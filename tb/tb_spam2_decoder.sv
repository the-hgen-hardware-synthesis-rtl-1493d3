// tb_spam2_decoder: self-checking test of the SPAM2 instruction decoder.
//
// Drives the worked example word from the instruction-set description
// (U1_add U1.R1, U1.R2 -> U1.R3), hand-built memory-operation words and
// 20000 random words biased toward bus and memory encodings. The expected
// decode lines are computed from raw bit slices of the word, independent
// of the decoder's struct types. Combinational; a 1 ns step per vector.
module tb_spam2_decoder;
  import spam2_pkg::*;

  logic [43:0] w;
  unit_id_t u1_id, u2_id, u3_id;
  bus_id_t  db1_id, db2_id;
  mem_id_t  dm_id, im_id;
  logic db1_en, db2_en, illegal, violation;
  int checks = 0, failures = 0;

  spam2_decoder dut (
    .instr (instr_t'(w)), .u1_id, .u2_id, .u3_id, .db1_id, .db2_id,
    .dm_id, .im_id, .db1_en, .db2_en, .illegal, .violation
  );

  initial begin : watchdog
    #1000000;
    failures++;
    $display("TB_RESULT checks=%0d failures=%0d", checks, failures);
    $finish;
  end

  task automatic check(input logic ok, input string what);
    checks++;
    if (!ok) begin
      failures++;
      if (failures < 20) $display("FAIL %s word=%011h", what, w);
    end
  endtask

  function automatic logic r(input logic [4:0] x); return x <= 5'd11; endfunction

  task automatic check_word();
    logic [1:0] o1, o2, o3;
    logic [4:0] s1, d1, s2, d2;
    logic mem, dl, ds, il, is_, mv1, mi1, n1, mv2, mi2, n2, ill, vio;
    o1 = w[43:42]; o2 = w[35:34]; o3 = w[27:26];
    s1 = w[19:15]; d1 = w[14:10]; s2 = w[9:5]; d2 = w[4:0];
    #1;
    check(u1_id == {o1 == 0, o1 == 1, 1'b0, o1 == 3}, "u1_id");
    check(u2_id == {o2 == 0, o2 == 1, o2 == 2, o2 == 3}, "u2_id");
    check(u3_id == {o3 == 0, 1'b0, o3 == 1, o3 == 3}, "u3_id");
    mem = (d2 == 13) || (d2 == 15);
    dl  = d2 == 13 && r(s2) && s1 == 12 && r(d1);
    ds  = d2 == 13 && r(s2) && d1 == 12 && r(s1);
    il  = d2 == 15 && r(s2) && s1 == 14 && r(d1);
    is_ = d2 == 15 && r(s2) && d1 == 14 && r(s1);
    check(dm_id == {dl, ds} && im_id == {il, is_}, "mem ids");
    mv1 = !mem && r(d1) && r(s1);   mi1 = !mem && r(d1) && s1 >= 16;  n1 = !mem && d1 == 31;
    mv2 = !mem && r(d2) && r(s2);   mi2 = !mem && r(d2) && s2 >= 16;  n2 = !mem && d2 == 31;
    check(db1_id == {mv1, mi1, n1}, "db1_id");
    check(db2_id == {mv2, mi2, n2}, "db2_id");
    check(db1_en == (mv1 || mi1 || dl || ds || il || is_), "db1_en");
    check(db2_en == (mv2 || mi2 || dl || ds || il || is_), "db2_en");
    ill = o1 == 2 || o3 == 2 || (mem && !(dl || ds || il || is_)) ||
          (!mem && !(mv1 || mi1 || n1)) || (!mem && !(mv2 || mi2 || n2));
    check(illegal == ill, "illegal");
    vio = (mv1 && s1[3:2] == d1[3:2]) || (mv2 && s2[3:2] == d2[3:2]) ||
          ((mv1 || mi1) && (mv2 || mi2) && d1 == d2);
    check(violation == vio, "violation");
  endtask

  function automatic logic [4:0] rand_loc();
    case ($urandom_range(0, 5))
      0, 1, 2: return 5'($urandom_range(0, 11));
      3:       return 5'($urandom_range(12, 15));
      4:       return 5'($urandom_range(16, 31));
      default: return 5'h1F;
    endcase
  endfunction

  initial begin
    // Worked example: U1_add RA=1, RB=2, RC=3 -> leading bits 00011011
    w = {8'b00011011, 8'hFF, 8'hFF, 5'd0, 5'h1F, 5'd0, 5'h1F};
    check_word();
    check(u1_id.add && !illegal, "example U1_add");
    // DM_ld U2.R1 <- DM[U3.R2]
    w = {8'hFF, 8'hFF, 8'hFF, 5'h0C, 5'h05, 5'h0A, 5'h0D};
    check_word();
    check(dm_id.ld && !dm_id.st && db1_id == '0 && db2_id == '0 && !illegal, "DM_ld");
    // IM_st DM[U1.R0] <- U3.R3
    w = {8'hFF, 8'hFF, 8'hFF, 5'h0B, 5'h0E, 5'h00, 5'h0F};
    check_word();
    check(im_id.st && !illegal, "IM_st");
    // move within one register file is a constraint violation
    w = {8'hFF, 8'hFF, 8'hFF, 5'h04, 5'h06, 5'h00, 5'h1F};
    check_word();
    check(violation, "same-file move");
    // both buses writing U3.R1
    w = {8'hFF, 8'hFF, 8'hFF, 5'h00, 5'h09, 5'h13, 5'h09};
    check_word();
    check(violation && db2_id.move_im, "double write");
    repeat (20000) begin
      w = {32'($urandom()), 12'($urandom())};
      w[19:0] = {rand_loc(), rand_loc(), rand_loc(), rand_loc()};
      if ($urandom_range(0, 3) == 0) w[4:0] = $urandom_range(0, 1) ? 5'h0D : 5'h0F;
      check_word();
    end
    $display("TB_RESULT checks=%0d failures=%0d", checks, failures);
    $finish;
  end
endmodule
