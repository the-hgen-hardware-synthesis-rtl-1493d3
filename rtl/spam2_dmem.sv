// spam2_dmem: SPAM2 data memory, DEPTH x DW bits (32 x 8 by default).
//
// One access port used by the DM_ld / DM_st operations: the address arrives
// on data bus DB2 (low log2(DEPTH) bits of the 8-bit bus value), read data
// is combinational and goes onto DB1, and a store writes the DB1 value at the
// rising clock edge when `we` is high. A second, read-only port (dbg_*)
// lets the environment inspect the contents; it is an addition of this
// design. Size follows the storage declaration; the contents are not reset.
module spam2_dmem #(
  parameter int unsigned DEPTH = 32,
  parameter int unsigned DW    = 8,
  localparam int unsigned AW   = $clog2(DEPTH)
) (
  input  logic          clk,
  input  logic [AW-1:0] addr,
  input  logic          we,
  input  logic [DW-1:0] wdata,
  output logic [DW-1:0] rdata,
  input  logic [AW-1:0] dbg_addr,
  output logic [DW-1:0] dbg_data
);

  logic [DW-1:0] mem [DEPTH];

  always_ff @(posedge clk) begin
    if (we) mem[addr] <= wdata;
  end

  assign rdata    = mem[addr];
  assign dbg_data = mem[dbg_addr];

endmodule
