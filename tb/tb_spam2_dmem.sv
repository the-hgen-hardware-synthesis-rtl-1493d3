// tb_spam2_dmem: self-checking test of the SPAM2 data memory (32 x 8).
//
// Fills every word, then runs 4000 cycles of random reads and writes on the
// access port and random reads on the observation port, comparing both read
// ports with a model array. Writes take effect at the rising edge; reads are
// combinational and checked before the edge.
module tb_spam2_dmem;
  logic clk = 0;
  logic [4:0] addr, daddr;
  logic       we;
  logic [7:0] wdata, rdata, ddata;
  logic [7:0] m [32];
  int checks = 0, failures = 0;

  spam2_dmem dut (.clk, .addr, .we, .wdata, .rdata, .dbg_addr (daddr), .dbg_data (ddata));

  always #5 clk = ~clk;

  initial begin : watchdog
    repeat (20000) @(posedge clk);
    failures++;
    $display("TB_RESULT checks=%0d failures=%0d", checks, failures);
    $finish;
  end

  initial begin
    daddr = 0;
    for (int i = 0; i < 32; i++) begin
      @(negedge clk); addr = 5'(i); we = 1; wdata = 8'($urandom()); m[i] = wdata;
    end
    repeat (4000) begin
      @(negedge clk);
      addr = 5'($urandom()); daddr = 5'($urandom());
      we = 1'($urandom()); wdata = 8'($urandom());
      #1;
      checks++;
      if (rdata != m[addr] || ddata != m[daddr]) begin
        failures++;
        if (failures < 20) $display("FAIL addr=%0d got %h exp %h", addr, rdata, m[addr]);
      end
      @(posedge clk);
      if (we) m[addr] = wdata;
    end
    $display("TB_RESULT checks=%0d failures=%0d", checks, failures);
    $finish;
  end
endmodule
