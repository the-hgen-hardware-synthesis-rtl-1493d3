// spam2_fetch: program counter and instruction register of SPAM2.
//
// Every cycle the instruction memory is read at `pc`; the word is loaded into
// the instruction register `ir` and `pc` advances by one (wrapping at 2^PCW;
// SPAM2 has no branches). While the instruction in `ir` is an IM_ld or IM_st
// (`im_busy`), the memory port is taken by that data access, so no word is
// fetched: `ir` receives a nop bubble and `pc` holds. An IM operation thus
// occupies two cycles, matching its cycle cost of 2, while all other
// instructions take one. `ir_valid` is low for a bubble or after reset.
// Synchronous active-high reset: pc = 0, ir = nop. The 8-bit PC and the
// fetch register follow the architecture; the bubble mechanism is this
// design's choice.
module spam2_fetch
  import spam2_pkg::*;
(
  input  logic           clk,
  input  logic           rst,
  input  logic           im_busy,
  input  logic [IW-1:0]  im_rdata,
  output logic [PCW-1:0] pc,
  output instr_t         ir,
  output logic           ir_valid
);

  always_ff @(posedge clk) begin
    if (rst) begin
      pc       <= '0;
      ir       <= NOP_WORD;
      ir_valid <= 1'b0;
    end else if (im_busy) begin
      ir       <= NOP_WORD;
      ir_valid <= 1'b0;
    end else begin
      pc       <= pc + 1'b1;
      ir       <= instr_t'(im_rdata);
      ir_valid <= 1'b1;
    end
  end

endmodule
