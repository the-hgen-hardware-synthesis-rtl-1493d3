// tb_spam2_fetch: self-checking test of the SPAM2 fetch unit.
//
// The memory is modelled as a function of the address (word = hash(pc)).
// With `im_busy` raised at random, the test checks after each rising edge
// that a fetch cycle loads the word at the old PC and increments PC, and that
// a busy cycle loads a nop bubble and holds PC. Counts fetches and bubbles,
// and checks that the PC wraps from 255 to 0. Also checks the reset state.
module tb_spam2_fetch;
  import spam2_pkg::*;

  logic clk = 0, rst = 1, busy;
  logic [43:0] rdata;
  logic [7:0]  pc;
  instr_t      ir;
  logic        vld;
  int checks = 0, failures = 0, bubbles = 0, fetches = 0, wraps = 0;

  spam2_fetch dut (.clk, .rst, .im_busy (busy), .im_rdata (rdata), .pc, .ir, .ir_valid (vld));

  function automatic logic [43:0] word(input logic [7:0] a);
    return {a, 4'hA, a ^ 8'h5C, 8'(a * 8'd7), 8'(a + 8'd33), 8'(~a)};
  endfunction

  assign rdata = word(pc);
  always #5 clk = ~clk;

  initial begin : watchdog
    repeat (20000) @(posedge clk);
    failures++;
    $display("TB_RESULT checks=%0d failures=%0d", checks, failures);
    $finish;
  end

  task automatic chk(input logic ok, input string s);
    checks++;
    if (!ok) begin failures++; if (failures < 20) $display("FAIL %s pc=%0d", s, pc); end
  endtask

  initial begin
    logic [7:0] old_pc;
    busy = 0;
    repeat (2) @(posedge clk);
    #1;
    chk(pc == 0 && ir == NOP_WORD && !vld, "reset state");
    rst = 0;
    repeat (3000) begin
      @(negedge clk);
      busy = $urandom_range(0, 3) == 0;
      old_pc = pc;
      @(posedge clk); #1;
      if (busy) begin
        bubbles++;
        chk(pc == old_pc && ir == NOP_WORD && !vld, "bubble");
      end else begin
        fetches++;
        if (old_pc == 8'd255) wraps++;
        chk(pc == 8'(old_pc + 1) && ir == word(old_pc) && vld, "fetch");
      end
    end
    chk(bubbles > 100 && fetches > 1000 && wraps > 2, "coverage");
    $display("fetches=%0d bubbles=%0d wraps=%0d", fetches, bubbles, wraps);
    $display("TB_RESULT checks=%0d failures=%0d", checks, failures);
    $finish;
  end
endmodule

☆ ☆ ☆

TASK REQUIREMENTS. Would you transcribe exactly the lines from the one containing "if (!ok) begin failures++;" to the end of the material, and leave out the rest?

TASK SOLUTION.
    if (!ok) begin failures++; if (failures < 20) $display("FAIL %s pc=%0d", s, pc); end
  endtask

  initial begin
    logic [7:0] old_pc;
    busy = 0;
    repeat (2) @(posedge clk);
    #1;
    chk(pc == 0 && ir == NOP_WORD && !vld, "reset state");
    rst = 0;
    repeat (3000) begin
      @(negedge clk);
      busy = $urandom_range(0, 3) == 0;
      old_pc = pc;
      @(posedge clk); #1;
      if (busy) begin
        bubbles++;
        chk(pc == old_pc && ir == NOP_WORD && !vld, "bubble");
      end else begin
        fetches++;
        if (old_pc == 8'd255) wraps++;
        chk(pc == 8'(old_pc + 1) && ir == word(old_pc) && vld, "fetch");
      end
    end
    chk(bubbles > 100 && fetches > 1000 && wraps > 2, "coverage");
    $display("fetches=%0d bubbles=%0d wraps=%0d", fetches, bubbles, wraps);
    $display("TB_RESULT checks=%0d failures=%0d", checks, failures);
    $finish;
  end
endmodule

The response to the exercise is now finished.